[AVAILABLE DATA Boundary: Start]
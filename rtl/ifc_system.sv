// ifc_system: the two accelerators of the imaging-flow-cytometry system,
// side by side under one clock and reset.
//
//  * cell_analysis_core - morphological analysis of a 64x64 bright-field
//    video: per cell frame, location, centre and 360 wall radii;
//  * stream_cluster     - multilevel streaming clustering (M vector-
//    quantisation cores plus a minimum-cost or DBSCAN reduction), used to
//    segment cell images by clustering pixel features.
// Each keeps its own stream ports; in the original system both sit behind a
// host PCIe link, which is outside this RTL. All parameters are the
// defaults of the two cores: 64x64 frames, 256 background frames; 3
// subclustering modules with d = 3, k = 128, 16-bit data.
module ifc_system (
  input  logic        clk,
  input  logic        rst_n,
  // cell analysis: pixel stream in
  input  logic        cam_tvalid,
  output logic        cam_tready,
  input  logic [7:0]  cam_tdata,
  input  logic        cam_tlast,
  // cell analysis: result stream out
  output logic        res_tvalid,
  input  logic        res_tready,
  output logic [31:0] res_tdata,
  output logic        res_tlast,
  output logic        bg_ready,
  output logic        det_done,
  output logic        det_iscell,
  output logic [1:0]  fifo_occupancy,
  // clustering: seeding, data stream and reduction
  input  logic        cl_init_we,
  input  logic [1:0]  cl_init_m,
  input  logic [6:0]  cl_init_k,
  input  logic [1:0]  cl_init_d,
  input  logic [15:0] cl_init_val,
  input  logic        cl_s_valid,
  input  logic        cl_s_first,
  input  logic [15:0] cl_s_data,
  input  logic        cl_clear,
  output logic        cl_o_valid,
  output logic [6:0]  cl_o_idx [3],
  input  logic        cl_reduce_start,
  input  logic        cl_mode,
  output logic        cl_reduce_busy,
  output logic        cl_reduce_done,
  output logic [1:0]  cl_sel,
  output logic [8:0]  cl_n_clusters,
  input  logic [1:0]  cl_lut_m,
  input  logic [6:0]  cl_lut_k,
  output logic [8:0]  cl_lut_id
);
  cell_analysis_core u_cell (
    .clk, .rst_n,
    .s_tvalid(cam_tvalid), .s_tready(cam_tready), .s_tdata(cam_tdata), .s_tlast(cam_tlast),
    .m_tvalid(res_tvalid), .m_tready(res_tready), .m_tdata(res_tdata), .m_tlast(res_tlast),
    .bg_ready, .det_done, .det_iscell, .fifo_occupancy);

  stream_cluster u_clu (
    .clk, .rst_n,
    .init_we(cl_init_we), .init_m(cl_init_m), .init_k(cl_init_k), .init_d(cl_init_d),
    .init_val(cl_init_val),
    .s_valid(cl_s_valid), .s_first(cl_s_first), .s_data(cl_s_data), .clear(cl_clear),
    .o_valid(cl_o_valid), .o_idx(cl_o_idx),
    .reduce_start(cl_reduce_start), .mode(cl_mode), .reduce_busy(cl_reduce_busy),
    .reduce_done(cl_reduce_done), .sel(cl_sel), .n_clusters(cl_n_clusters),
    .lut_m(cl_lut_m), .lut_k(cl_lut_k), .lut_id(cl_lut_id));
endmodule
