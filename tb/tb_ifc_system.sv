// tb_ifc_system: full-size test of the whole accelerator with every
// parameter at its default (64x64 frames, 256-frame background average,
// three subclustering modules of 128 three-dimensional centroids). Both
// cores run at the same time.
// Cell analysis: 256 background frames, then empty frames and bursts of
// frames holding a synthetic cell, with random stalls on the result stream.
// Results are checked as in the core test (frame number, location, centre,
// wall radii, 93-word records) and detection and analysis are timed.
// Clustering: seeds near four blobs, then a stream of 16,384 points (the
// size of the 3-D clouds data set) whose
// per-module nearest centroids are checked against a behavioural model;
// then a minimum-cost and a DBSCAN reduction, checked against the model.
// Every mechanism is counted and any that never happens is a failure:
// background averaging, empty frame discarded, cell frame analysed, input
// held off by a full FIFO, result backpressure, centroid updates in each
// module, minimum-cost reduction and DBSCAN reduction.
module tb_ifc_system;
  import ifc_pkg::*;
  localparam int W = 64, H = 64, NPIX = W * H, N_AVG = 256;
  localparam int M = 3, D = 3, K = 128, SHIFT0 = 3, EPS = 2048, MINPTS = 3, NL = M * K;
  logic clk = 0, rst_n = 0;
  always #5 clk = ~clk;
  int checks = 0, failures = 0;

  logic cam_tvalid = 0, cam_tready, cam_tlast = 0, res_tvalid, res_tready = 1, res_tlast;
  logic [7:0] cam_tdata = 0;
  logic [31:0] res_tdata;
  logic bg_ready, det_done, det_iscell;
  logic [1:0] fifo_occupancy;
  logic cl_init_we = 0, cl_s_valid = 0, cl_s_first = 0, cl_clear = 0, cl_o_valid;
  logic [1:0] cl_init_m = 0, cl_init_d = 0, cl_sel, cl_lut_m = 0;
  logic [6:0] cl_init_k = 0, cl_lut_k = 0;
  logic [15:0] cl_init_val = 0, cl_s_data = 0;
  logic [6:0] cl_o_idx [3];
  logic cl_reduce_start = 0, cl_mode = 0, cl_reduce_busy, cl_reduce_done;
  logic [8:0] cl_n_clusters, cl_lut_id;
  ifc_system dut (.*);

  int bg [NPIX];
  typedef struct { int frame; int x; int y; } cellrec_t;
  cellrec_t expq [$];
  int n_res = 0, wcount = 0, n_good_rad = 0, stall_cycles = 0, out_stalls = 0;
  int n_empty_sent = 0, n_cell_sent = 0, n_det_cell = 0, n_det_empty = 0;
  bit rand_ready = 0;
  int t_first_out = -1, t_res_start, cur_lx, cur_ly, org_x, org_y;
  cellrec_t cur;

  task automatic check(string what, longint got, longint exp);
    checks++;
    if (got != exp) begin failures++; $display("%s: got %0d expected %0d", what, got, exp); end
  endtask
  task automatic check_near(string what, int got, int exp, int tol);
    checks++;
    if (got > exp + tol || got < exp - tol) begin
      failures++; $display("%s: got %0d expected %0d +- %0d", what, got, exp, tol);
    end
  endtask

  always @(negedge clk) res_tready = rand_ready ? ($urandom_range(0, 3) != 0) : 1'b1;
  always @(posedge clk) if (rst_n) begin
    if (res_tvalid && !res_tready) out_stalls++;
    if (cam_tvalid && !cam_tready) stall_cycles++;
    if (det_done) if (det_iscell) n_det_cell++; else n_det_empty++;
  end

  // result stream monitor
  always @(posedge clk) if (rst_n && res_tvalid && res_tready) begin
    if (wcount == 0) begin
      checks++;
      if (expq.size() == 0) begin failures++; $display("unexpected result"); end
      else cur = expq.pop_front();
      check("frame number", res_tdata, cur.frame);
    end else if (wcount == 1) begin
      check("iscell flag", res_tdata[31], 1);
      cur_lx = res_tdata[7:0]; cur_ly = res_tdata[15:8];
      check_near("loc_x", cur_lx, cur.x, 2);
      check_near("loc_y", cur_ly, cur.y, 2);
      org_x = (cur_lx < 12) ? 0 : (cur_lx - 12 > W - 1 - CROP) ? W - 1 - CROP : cur_lx - 12;
      org_y = (cur_ly < 12) ? 0 : (cur_ly - 12 > H - 1 - CROP) ? H - 1 - CROP : cur_ly - 12;
    end else if (wcount == 2) begin
      check("centre found", res_tdata[16], 1);
      check_near("centre x", res_tdata[7:0], (cur.x - org_x) * SCALE, 7);
      check_near("centre y", res_tdata[15:8], (cur.y - org_y) * SCALE, 7);
    end else begin
      for (int b = 0; b < 4; b++)
        if (res_tdata[8*b +: 8] >= 25 && res_tdata[8*b +: 8] <= 45) n_good_rad++;
    end
    check("tlast", res_tlast, wcount == 92);
    wcount = (wcount == 92) ? 0 : wcount + 1;
    if (wcount == 0) n_res++;
  end

  task automatic send_frame(int fno, bit want_cell, output int px, output int py);
    bit took;
    px = $urandom_range(16, 47); py = $urandom_range(16, 47);
    if (want_cell) begin
      cellrec_t c;
      c.frame = fno; c.x = px; c.y = py;
      expq.push_back(c);
      n_cell_sent++;
    end else if (fno >= N_AVG) n_empty_sent++;
    for (int a = 0; a < NPIX; a++) begin
      real d;
      int p;
      d = $sqrt((a % W - px) ** 2 + (a / W - py) ** 2);
      p = bg[a] + $urandom_range(0, 4) - 2;
      if (want_cell) p = (d < 5.5) ? 190 : (d < 7.5) ? 25 : p;
      @(negedge clk);
      cam_tvalid = 1; cam_tdata = 8'(p); cam_tlast = (a == NPIX - 1);
      #1 took = cam_tready;
      @(posedge clk);
      while (!took) begin @(negedge clk); #1 took = cam_tready; @(posedge clk); end
    end
    @(negedge clk);
    cam_tvalid = 0; cam_tlast = 0;
  endtask


  // ---------------- clustering model ----------------
  int cref [M][K][D];
  longint cost [M];
  int exp_idx [$];
  int pts [NL][D];
  int lab [NL];
  int n_upd [M];
  int cl_done_flag = 0, n_mc = 0, n_db = 0;

  always @(posedge clk) if (rst_n && cl_o_valid)
    for (int m = 0; m < M; m++) check("o_idx", cl_o_idx[m], exp_idx.pop_front());

  function automatic int l1(int a, int b);
    int s;
    s = 0;
    for (int d = 0; d < D; d++) s += (pts[a][d] > pts[b][d]) ? pts[a][d] - pts[b][d] : pts[b][d] - pts[a][d];
    return s;
  endfunction
  function automatic int ncount(int a);
    int c;
    c = 0;
    for (int j = 0; j < NL; j++) if (l1(a, j) <= EPS) c++;
    return c;
  endfunction
  function automatic int ref_dbscan();
    int cid, q [$];
    bit vis [NL], queued [NL];
    cid = 0;
    for (int i = 0; i < NL; i++) begin lab[i] = 0; vis[i] = 0; queued[i] = 0; end
    for (int i = 0; i < NL; i++) begin
      if (vis[i]) continue;
      vis[i] = 1;
      if (ncount(i) < MINPTS) continue;
      cid++;
      lab[i] = cid;
      for (int j = 0; j < NL; j++) if (l1(i, j) <= EPS && !queued[j] && lab[j] == 0 && j != i) begin queued[j] = 1; q.push_back(j); end
      while (q.size() > 0) begin
        int p;
        p = q.pop_front();
        lab[p] = cid;
        if (!vis[p]) begin
          vis[p] = 1;
          if (ncount(p) >= MINPTS)
            for (int j = 0; j < NL; j++) if (l1(p, j) <= EPS && !queued[j] && lab[j] == 0 && j != p) begin queued[j] = 1; q.push_back(j); end
        end
      end
    end
    return cid;
  endfunction

  task automatic run_clustering();
    int bc3 [4][D], best_m, cyc, ncl;
    longint bc;
    for (int b = 0; b < 4; b++) for (int d = 0; d < D; d++) bc3[b][d] = $urandom_range(8000, 57000);
    for (int k = 0; k < K; k++)
      for (int d = 0; d < D; d++) begin
        int v;
        v = bc3[k % 4][d] + $urandom_range(0, 6000) - 3000;
        for (int m = 0; m < M; m++) begin
          cref[m][k][d] = v;
          @(negedge clk); cl_init_we = 1; cl_init_m = 2'(m); cl_init_k = 7'(k); cl_init_d = 2'(d); cl_init_val = 16'(v);
        end
      end
    @(negedge clk); cl_init_we = 0;
    for (int m = 0; m < M; m++) begin cost[m] = 0; n_upd[m] = 0; end
    for (int p = 0; p < 16384; p++) begin
      int x [D], b;
      b = $urandom_range(0, 3);
      for (int d = 0; d < D; d++) x[d] = bc3[b][d] + $urandom_range(0, 3000) - 1500;
      for (int m = 0; m < M; m++) begin
        int best, bd;
        best = 0; bd = 1 << 30;
        for (int k = 0; k < K; k++) begin
          int s;
          s = 0;
          for (int d = 0; d < D; d++) s += (x[d] > cref[m][k][d]) ? x[d] - cref[m][k][d] : cref[m][k][d] - x[d];
          if (s < bd) begin bd = s; best = k; end
        end
        for (int d = 0; d < D; d++) begin
          if (((x[d] - cref[m][best][d]) >>> (SHIFT0 + m)) != 0) n_upd[m]++;
          cref[m][best][d] = cref[m][best][d] + ((x[d] - cref[m][best][d]) >>> (SHIFT0 + m));
        end
        cost[m] += bd;
        exp_idx.push_back(best);
      end
      for (int d = 0; d < D; d++) begin
        @(negedge clk); cl_s_valid = 1; cl_s_first = (d == 0); cl_s_data = 16'(x[d]);
      end
    end
    @(negedge clk); cl_s_valid = 0;
    repeat (3) @(negedge clk);
    check("cluster results", exp_idx.size(), 0);
    best_m = 0; bc = cost[0];
    for (int m = 1; m < M; m++) if (cost[m] < bc) begin bc = cost[m]; best_m = m; end
    cl_mode = 0; cl_reduce_start = 1; @(negedge clk); cl_reduce_start = 0;
    while (!cl_reduce_done) @(negedge clk);
    n_mc++;
    check("sel", cl_sel, best_m);
    for (int k = 0; k < K; k++) begin
      cl_lut_m = 2'(best_m); cl_lut_k = 7'(k); #1;
      check("lut min-cost", cl_lut_id, k + 1);
    end
    for (int m = 0; m < M; m++) for (int k = 0; k < K; k++) for (int d = 0; d < D; d++)
      pts[m * K + k][d] = cref[m][k][d];
    ncl = ref_dbscan();
    @(negedge clk);
    cl_mode = 1; cl_reduce_start = 1; @(negedge clk); cl_reduce_start = 0;
    cyc = 0;
    while (!cl_reduce_done) begin @(negedge clk); cyc++; end
    n_db++;
    check("n_clusters dbscan", cl_n_clusters, ncl);
    for (int m = 0; m < M; m++) for (int k = 0; k < K; k++) begin
      cl_lut_m = 2'(m); cl_lut_k = 7'(k); #1;
      check("lut dbscan", cl_lut_id, lab[m * K + k]);
    end
    $display("clustering: min-cost module %0d, DBSCAN %0d clusters in %0d cycles", best_m, ncl, cyc);
    cl_done_flag = 1;
  endtask

  task automatic run_cells();
    int px, py, fno, t0, t1;
    for (int a = 0; a < NPIX; a++) bg[a] = 100 + ((a % W) + (a / W)) / 4 + $urandom_range(0, 10);
    fno = 0;
    for (int f = 0; f < N_AVG; f++) begin send_frame(fno, 0, px, py); fno++; end
    repeat (10) @(posedge clk);
    check("bg_ready", bg_ready, 1);
    check("no output while averaging", n_res + wcount, 0);
    t0 = $time / 10;
    send_frame(fno, 0, px, py); fno++;
    while (!det_done) @(posedge clk);
    t1 = $time / 10 - t0;
    $display("empty frame through detection in %0d cycles", t1);
    checks++;
    if (t1 > NPIX + 256 + 12) begin failures++; $display("detection too slow"); end
    send_frame(fno, 1, px, py); fno++;
    t0 = $time / 10;
    while (n_res < 1) @(posedge clk);
    t1 = $time / 10 - t0;
    $display("cell frame analysed and sent %0d cycles after its last pixel", t1);
    checks++;
    if (t1 > 18000) begin failures++; $display("analysis too slow"); end
    rand_ready = 1;
    for (int f = 0; f < 4; f++) begin send_frame(fno, 1, px, py); fno++; end
    send_frame(fno, 0, px, py); fno++;
    send_frame(fno, 1, px, py); fno++;
    send_frame(fno, 0, px, py); fno++;
    while (n_res < n_cell_sent) @(posedge clk);
    repeat (100) @(posedge clk);
  endtask

  initial begin repeat (3000000) @(posedge clk); failures++;
    $display("watchdog: results %0d", n_res);
    $display("TB_RESULT checks=%0d failures=%0d", checks, failures); $finish; end

  initial begin
    repeat (3) @(posedge clk); rst_n <= 1;
    repeat (300) @(posedge clk);
    fork
      run_cells();
      run_clustering();
    join
    check("results", n_res, n_cell_sent);
    check("detected cells", n_det_cell, n_cell_sent);
    check("detected empty", n_det_empty, n_empty_sent);
    // mechanism counts
    checks++; if (n_empty_sent == 0 || n_det_empty == 0) begin failures++; $display("no empty frame discarded"); end
    checks++; if (n_res == 0) begin failures++; $display("no cell frame analysed"); end
    checks++; if (stall_cycles == 0) begin failures++; $display("FIFO-full stall never happened"); end
    checks++; if (out_stalls == 0) begin failures++; $display("output backpressure never happened"); end
    for (int m = 0; m < M; m++) begin
      checks++; if (n_upd[m] == 0) begin failures++; $display("module %0d never moved a centroid", m); end
    end
    checks++; if (n_mc == 0) begin failures++; $display("no min-cost reduction"); end
    checks++; if (n_db == 0) begin failures++; $display("no DBSCAN reduction"); end
    checks++;
    if (n_good_rad < n_res * 360 * 7 / 10) begin failures++; $display("radii on ring: %0d of %0d", n_good_rad, n_res * 360); end
    $display("mechanisms: averaged %0d frames, empty discarded %0d, cells analysed %0d, FIFO stall cycles %0d, output stalls %0d, updates %0d/%0d/%0d, min-cost %0d, DBSCAN %0d",
             N_AVG, n_det_empty, n_res, stall_cycles, out_stalls, n_upd[0], n_upd[1], n_upd[2], n_mc, n_db);
    $display("TB_RESULT checks=%0d failures=%0d", checks, failures);
    $finish;
  end
endmodule
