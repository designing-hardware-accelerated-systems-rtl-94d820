// tb_cluster_workloads: runs the streaming clustering core in the two
// high-dimensional configurations it is evaluated with besides the default
// 3-D one: 9-D cell-image features (D = 9, K = 10, one window of 16,384
// samples) and 68-D census records (D = 68, K = 10, one window of 8,192
// samples). Each configuration has its own core instance, random
// clustered data and a behavioural model of the three subclustering
// modules. Checks: every per-module nearest-centroid index, the initiation
// interval of D cycles per sample (so 125 MHz / D samples/s), the minimum
// cost pick and its lookup table. The data is synthetic, of the stated
// sizes, since the real data sets are not part of this repository.
module tb_cluster_workloads;
  logic clk = 0, rst_n = 0;
  always #5 clk = ~clk;
  int checks = 0, failures = 0;
  int finished = 0;

  task automatic check(string what, longint got, longint exp);
    checks++;
    if (got != exp) begin failures++; $display("%s: got %0d expected %0d", what, got, exp); end
  endtask

  for (genvar w = 0; w < 2; w++) begin : g_wl
    localparam int D = (w == 0) ? 9 : 68;
    localparam int NPTS = (w == 0) ? 16384 : 8192;
    localparam int M = 3, K = 10, SHIFT0 = 3;
    localparam int DDW = $clog2(D);
    logic init_we = 0, s_valid = 0, s_first = 0, clear = 0, o_valid;
    logic [1:0] init_m = 0, sel, lut_m = 0;
    logic [3:0] init_k = 0, lut_k = 0;
    logic [DDW-1:0] init_d = 0;
    logic [15:0] init_val = 0, s_data = 0;
    logic [3:0] o_idx [M];
    logic reduce_start = 0, mode = 0, reduce_busy, reduce_done;
    logic [4:0] n_clusters, lut_id;
    stream_cluster #(.M(M), .D(D), .K(K), .DW(16), .SHIFT0(SHIFT0), .EPS(4096), .MINPTS(3)) dut (
      .clk, .rst_n, .init_we, .init_m, .init_k, .init_d, .init_val, .s_valid, .s_first, .s_data, .clear,
      .o_valid, .o_idx, .reduce_start, .mode, .reduce_busy, .reduce_done, .sel, .n_clusters, .lut_m, .lut_k, .lut_id);

    int cref [M][K][D];
    int ctr [4][D];
    longint cost [M];
    int exp_idx [$];
    int n_out = 0, t_first = -1, t_last = 0, cyc = 0;

    always @(posedge clk) cyc++;
    always @(posedge clk) if (rst_n && o_valid) begin
      for (int m = 0; m < M; m++) check($sformatf("D=%0d o_idx", D), o_idx[m], exp_idx.pop_front());
      if (t_first < 0) t_first = cyc;
      t_last = cyc;
      n_out++;
    end

    initial begin
      int best_m;
      longint bc;
      @(posedge rst_n);
      for (int b = 0; b < 4; b++) for (int d = 0; d < D; d++) ctr[b][d] = $urandom_range(10000, 55000);
      for (int k = 0; k < K; k++)
        for (int d = 0; d < D; d++) begin
          int v;
          v = ctr[k % 4][d] + $urandom_range(0, 4000) - 2000;
          for (int m = 0; m < M; m++) begin
            cref[m][k][d] = v;
            @(negedge clk); init_we = 1; init_m = 2'(m); init_k = 4'(k); init_d = DDW'(d); init_val = 16'(v);
          end
        end
      @(negedge clk); init_we = 0;
      for (int m = 0; m < M; m++) cost[m] = 0;
      for (int p = 0; p < NPTS; p++) begin
        int x [D], b;
        b = $urandom_range(0, 3);
        for (int d = 0; d < D; d++) x[d] = ctr[b][d] + $urandom_range(0, 6000) - 3000;
        for (int m = 0; m < M; m++) begin
          int best, bd;
          best = 0; bd = 1 << 30;
          for (int k = 0; k < K; k++) begin
            int s;
            s = 0;
            for (int d = 0; d < D; d++) s += (x[d] > cref[m][k][d]) ? x[d] - cref[m][k][d] : cref[m][k][d] - x[d];
            if (s < bd) begin bd = s; best = k; end
          end
          for (int d = 0; d < D; d++)
            cref[m][best][d] = cref[m][best][d] + ((x[d] - cref[m][best][d]) >>> (SHIFT0 + m));
          cost[m] += bd;
          exp_idx.push_back(best);
        end
        for (int d = 0; d < D; d++) begin
          @(negedge clk); s_valid = 1; s_first = (d == 0); s_data = 16'(x[d]);
        end
      end
      @(negedge clk); s_valid = 0;
      repeat (3) @(negedge clk);
      check($sformatf("D=%0d samples", D), n_out, NPTS);
      check($sformatf("D=%0d cycles for the window (II = D)", D), t_last - t_first, (NPTS - 1) * D);
      best_m = 0; bc = cost[0];
      for (int m = 1; m < M; m++) if (cost[m] < bc) begin bc = cost[m]; best_m = m; end
      reduce_start = 1; @(negedge clk); reduce_start = 0;
      while (!reduce_done) @(negedge clk);
      check($sformatf("D=%0d sel", D), sel, best_m);
      for (int k = 0; k < K; k++) begin
        lut_m = 2'(best_m); lut_k = 4'(k); #1;
        check($sformatf("D=%0d lut", D), lut_id, k + 1);
      end
      $display("D=%0d K=%0d: %0d samples in %0d cycles, %.2f M samples/s at 125 MHz, min-cost module %0d",
               D, K, NPTS, t_last - t_first + D, 125.0 * NPTS / (t_last - t_first + D), best_m);
      finished++;
    end
  end

  initial begin repeat (1500000) @(posedge clk); failures++;
    $display("TB_RESULT checks=%0d failures=%0d", checks, failures); $finish; end

  initial begin
    repeat (3) @(posedge clk); rst_n <= 1;
    wait (finished == 2);
    $display("TB_RESULT checks=%0d failures=%0d", checks, failures);
    $finish;
  end
endmodule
[AVAILABLE DATA Boundary: End]
## [REQUIREMENT]
For each line above that includes "this", make a copy.

## [RESULT OF THE EXERCISE]
// host PCIe link, which is outside this RTL. All parameters are the
// sizes, since the real data sets are not part of this repository.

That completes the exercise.